Aim of the task ::
Reproduce each of the entries that follow, exactly.

(Entries taken from a collection)
================

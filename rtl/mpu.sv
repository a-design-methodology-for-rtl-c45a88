// mpu: the re-configurable 8-bit MPU core.
//
// An accumulator machine with 16-bit fixed-length commands and a DATA_W-bit
// data path (8 bits by default; 4, 16 and 32 are the other published widths).
// Program counter -> program memory -> command bus -> command register ->
// command decoder -> command controller form the control path. The data path
// runs from the register file and the command literal through the selector to
// the ALU, whose result loads the A register; the A register is written back
// to the register file. Everything is point-to-point multiplexed wiring; the
// "data bus" and "command bus" are the nets bus_* and cmd_bus below.
//
// Timing: each command takes two clock cycles, a fetch cycle that loads the
// command register and an execute cycle in which the accumulator, flags,
// register file and PC are written on the closing edge.
//
// External units may load the PC through ext_pc_req / ext_pc_addr; the
// request is served at the end of an execute cycle and acknowledged on
// ext_pc_ack in that cycle (see program_counter).
//
// Peripheral side: the register file exposes the motor unit's Speed Control,
// Timer and Setup registers and the GPIO output register, and reads the
// synchronised GPIO input and motor input port. See mpu_pkg for the command
// encoding. The module split (decoder, controller, register file, PC with
// stack, ALU, selector, A register) is the published design's; the instruction set
// and timing are this design's.
module mpu
  import mpu_pkg::*;
#(
  parameter int    DATA_W      = 8,
  parameter int    NUM_REGS    = 256,
  parameter int    PROG_DEPTH  = 256,
  parameter int    STACK_DEPTH = 4,
  parameter string PROG_FILE   = "rtl/motor_ctrl_prog.hex",
  localparam int   PC_W        = $clog2(PROG_DEPTH)
) (
  input  logic              clk,
  input  logic              rst_n,
  input  logic [DATA_W-1:0] gpio_in,
  input  logic [DATA_W-1:0] motor_in,
  output logic [DATA_W-1:0] speed_reg,
  output logic [DATA_W-1:0] timer_reg,
  output logic [DATA_W-1:0] setup_reg,
  output logic [DATA_W-1:0] gpio_out_reg,
  input  logic              ext_pc_req,   // external unit loads the PC
  input  logic [PC_W-1:0]   ext_pc_addr,
  output logic              ext_pc_ack,
  output logic [PC_W-1:0]   pc,
  output logic [DATA_W-1:0] acc,
  output logic              exec,
  output logic              stack_err
);

  // command path
  logic [CMD_W-1:0]  cmd_bus, cmd;
  logic [LIT_W-1:0]  lit;
  ctrl_t             ctrl;
  logic              cmd_load, pc_step, take, a_we, flags_we, rf_we, alu_wr;
  // data path
  logic [DATA_W-1:0] bus_rf, bus_operand, bus_alu;
  flags_t            alu_flags, flags;

  assign lit = cmd[LIT_W-1:0];

  program_counter #(.PC_W(PC_W), .STACK_DEPTH(STACK_DEPTH)) u_pc (
    .clk       (clk),
    .rst_n     (rst_n),
    .step      (pc_step),
    .mode      (ctrl.pc_mode),
    .take      (take),
    .target    (lit[PC_W-1:0]),
    .ext_req   (ext_pc_req),
    .ext_addr  (ext_pc_addr),
    .ext_ack   (ext_pc_ack),
    .pc        (pc),
    .stack_err (stack_err)
  );

  program_memory #(.DEPTH(PROG_DEPTH), .WIDTH(CMD_W), .INIT_FILE(PROG_FILE)) u_pmem (
    .addr (pc),
    .data (cmd_bus)
  );

  command_register #(.WIDTH(CMD_W)) u_cmdreg (
    .clk   (clk),
    .rst_n (rst_n),
    .load  (cmd_load),
    .d     (cmd_bus),
    .q     (cmd)
  );

  command_decoder u_dec (
    .cmd  (cmd),
    .ctrl (ctrl)
  );

  command_controller u_ctl (
    .clk      (clk),
    .rst_n    (rst_n),
    .ctrl     (ctrl),
    .flags    (flags),
    .alu_wr   (alu_wr),
    .cmd_load (cmd_load),
    .pc_step  (pc_step),
    .take     (take),
    .a_we     (a_we),
    .flags_we (flags_we),
    .rf_we    (rf_we),
    .exec     (exec)
  );

  register_file #(.DATA_W(DATA_W), .NUM_REGS(NUM_REGS)) u_rf (
    .clk          (clk),
    .rst_n        (rst_n),
    .addr         (lit),
    .rdata        (bus_rf),
    .we           (rf_we),
    .wdata        (acc),
    .gpio_in      (gpio_in),
    .motor_in     (motor_in),
    .speed_reg    (speed_reg),
    .timer_reg    (timer_reg),
    .setup_reg    (setup_reg),
    .gpio_out_reg (gpio_out_reg)
  );

  selector #(.DATA_W(DATA_W)) u_sel (
    .sel      (ctrl.sel),
    .lit      (lit),
    .reg_data (bus_rf),
    .operand  (bus_operand)
  );

  alu #(.DATA_W(DATA_W)) u_alu (
    .op        (ctrl.alu_op),
    .a         (acc),
    .b         (bus_operand),
    .y         (bus_alu),
    .flags     (alu_flags),
    .wr_result (alu_wr)
  );

  a_register #(.DATA_W(DATA_W)) u_areg (
    .clk      (clk),
    .rst_n    (rst_n),
    .a_we     (a_we),
    .a_d      (bus_alu),
    .flags_we (flags_we),
    .flags_d  (alu_flags),
    .a_q      (acc),
    .flags_q  (flags)
  );

endmodule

================

Output ::
filename rtl/mpu.sv
repository a-design-methodology-for-rtl-c45a88
// mpu: the re-configurable 8-bit MPU core.
//
// An accumulator machine with 16-bit fixed-length commands and a DATA_W-bit
// data path (8 bits by default; 4, 16 and 32 are the other published widths).
// Program counter -> program memory -> command bus -> command register ->
// command decoder -> command controller form the control path. The data path
// runs from the register file and the command literal through the selector to
// the ALU, whose result loads the A register; the A register is written back
// to the register file. Everything is point-to-point multiplexed wiring; the
// "data bus" and "command bus" are the nets bus_* and cmd_bus below.
//
// Timing: each command takes two clock cycles, a fetch cycle that loads the
// command register and an execute cycle in which the accumulator, flags,
// register file and PC are written on the closing edge.
//
// External units may load the PC through ext_pc_req / ext_pc_addr; the
// request is served at the end of an execute cycle and acknowledged on
// ext_pc_ack in that cycle (see program_counter).
//
// Peripheral side: the register file exposes the motor unit's Speed Control,
// Timer and Setup registers and the GPIO output register, and reads the
// synchronised GPIO input and motor input port. See mpu_pkg for the command
// encoding. The module split (decoder, controller, register file, PC with
// stack, ALU, selector, A register) is the published design's; the instruction set
// and timing are this design's.
module mpu
  import mpu_pkg::*;
#(
  parameter int    DATA_W      = 8,
  parameter int    NUM_REGS    = 256,
  parameter int    PROG_DEPTH  = 256,
  parameter int    STACK_DEPTH = 4,
  parameter string PROG_FILE   = "rtl/motor_ctrl_prog.hex",
  localparam int   PC_W        = $clog2(PROG_DEPTH)
) (
  input  logic              clk,
  input  logic              rst_n,
  input  logic [DATA_W-1:0] gpio_in,
  input  logic [DATA_W-1:0] motor_in,
  output logic [DATA_W-1:0] speed_reg,
  output logic [DATA_W-1:0] timer_reg,
  output logic [DATA_W-1:0] setup_reg,
  output logic [DATA_W-1:0] gpio_out_reg,
  input  logic              ext_pc_req,   // external unit loads the PC
  input  logic [PC_W-1:0]   ext_pc_addr,
  output logic              ext_pc_ack,
  output logic [PC_W-1:0]   pc,
  output logic [DATA_W-1:0] acc,
  output logic              exec,
  output logic              stack_err
);

  // command path
  logic [CMD_W-1:0]  cmd_bus, cmd;
  logic [LIT_W-1:0]  lit;
  ctrl_t             ctrl;
  logic              cmd_load, pc_step, take, a_we, flags_we, rf_we, alu_wr;
  // data path
  logic [DATA_W-1:0] bus_rf, bus_operand, bus_alu;
  flags_t            alu_flags, flags;

  assign lit = cmd[LIT_W-1:0];

  program_counter #(.PC_W(PC_W), .STACK_DEPTH(STACK_DEPTH)) u_pc (
    .clk       (clk),
    .rst_n     (rst_n),
    .step      (pc_step),
    .mode      (ctrl.pc_mode),
    .take      (take),
    .target    (lit[PC_W-1:0]),
    .ext_req   (ext_pc_req),
    .ext_addr  (ext_pc_addr),
    .ext_ack   (ext_pc_ack),
    .pc        (pc),
    .stack_err (stack_err)
  );

  program_memory #(.DEPTH(PROG_DEPTH), .WIDTH(CMD_W), .INIT_FILE(PROG_FILE)) u_pmem (
    .addr (pc),
    .data (cmd_bus)
  );

  command_register #(.WIDTH(CMD_W)) u_cmdreg (
    .clk   (clk),
    .rst_n (rst_n),
    .load  (cmd_load),
    .d     (cmd_bus),
    .q     (cmd)
  );

  command_decoder u_dec (
    .cmd  (cmd),
    .ctrl (ctrl)
  );

  command_controller u_ctl (
    .clk      (clk),
    .rst_n    (rst_n),
    .ctrl     (ctrl),
    .flags    (flags),
    .alu_wr   (alu_wr),
    .cmd_load (cmd_load),
    .pc_step  (pc_step),
    .take     (take),
    .a_we     (a_we),
    .flags_we (flags_we),
    .rf_we    (rf_we),
    .exec     (exec)
  );

  register_file #(.DATA_W(DATA_W), .NUM_REGS(NUM_REGS)) u_rf (
    .clk          (clk),
    .rst_n        (rst_n),
    .addr         (lit),
    .rdata        (bus_rf),
    .we           (rf_we),
    .wdata        (acc),
    .gpio_in      (gpio_in),
    .motor_in     (motor_in),
    .speed_reg    (speed_reg),
    .timer_reg    (timer_reg),
    .setup_reg    (setup_reg),
    .gpio_out_reg (gpio_out_reg)
  );

  selector #(.DATA_W(DATA_W)) u_sel (
    .sel      (ctrl.sel),
    .lit      (lit),
    .reg_data (bus_rf),
    .operand  (bus_operand)
  );

  alu #(.DATA_W(DATA_W)) u_alu (
    .op        (ctrl.alu_op),
    .a         (acc),
    .b         (bus_operand),
    .y         (bus_alu),
    .flags     (alu_flags),
    .wr_result (alu_wr)
  );

  a_register #(.DATA_W(DATA_W)) u_areg (
    .clk      (clk),
    .rst_n    (rst_n),
    .a_we     (a_we),
    .a_d      (bus_alu),
    .flags_we (flags_we),
    .flags_d  (alu_flags),
    .a_q      (acc),
    .flags_q  (flags)
  );

endmodule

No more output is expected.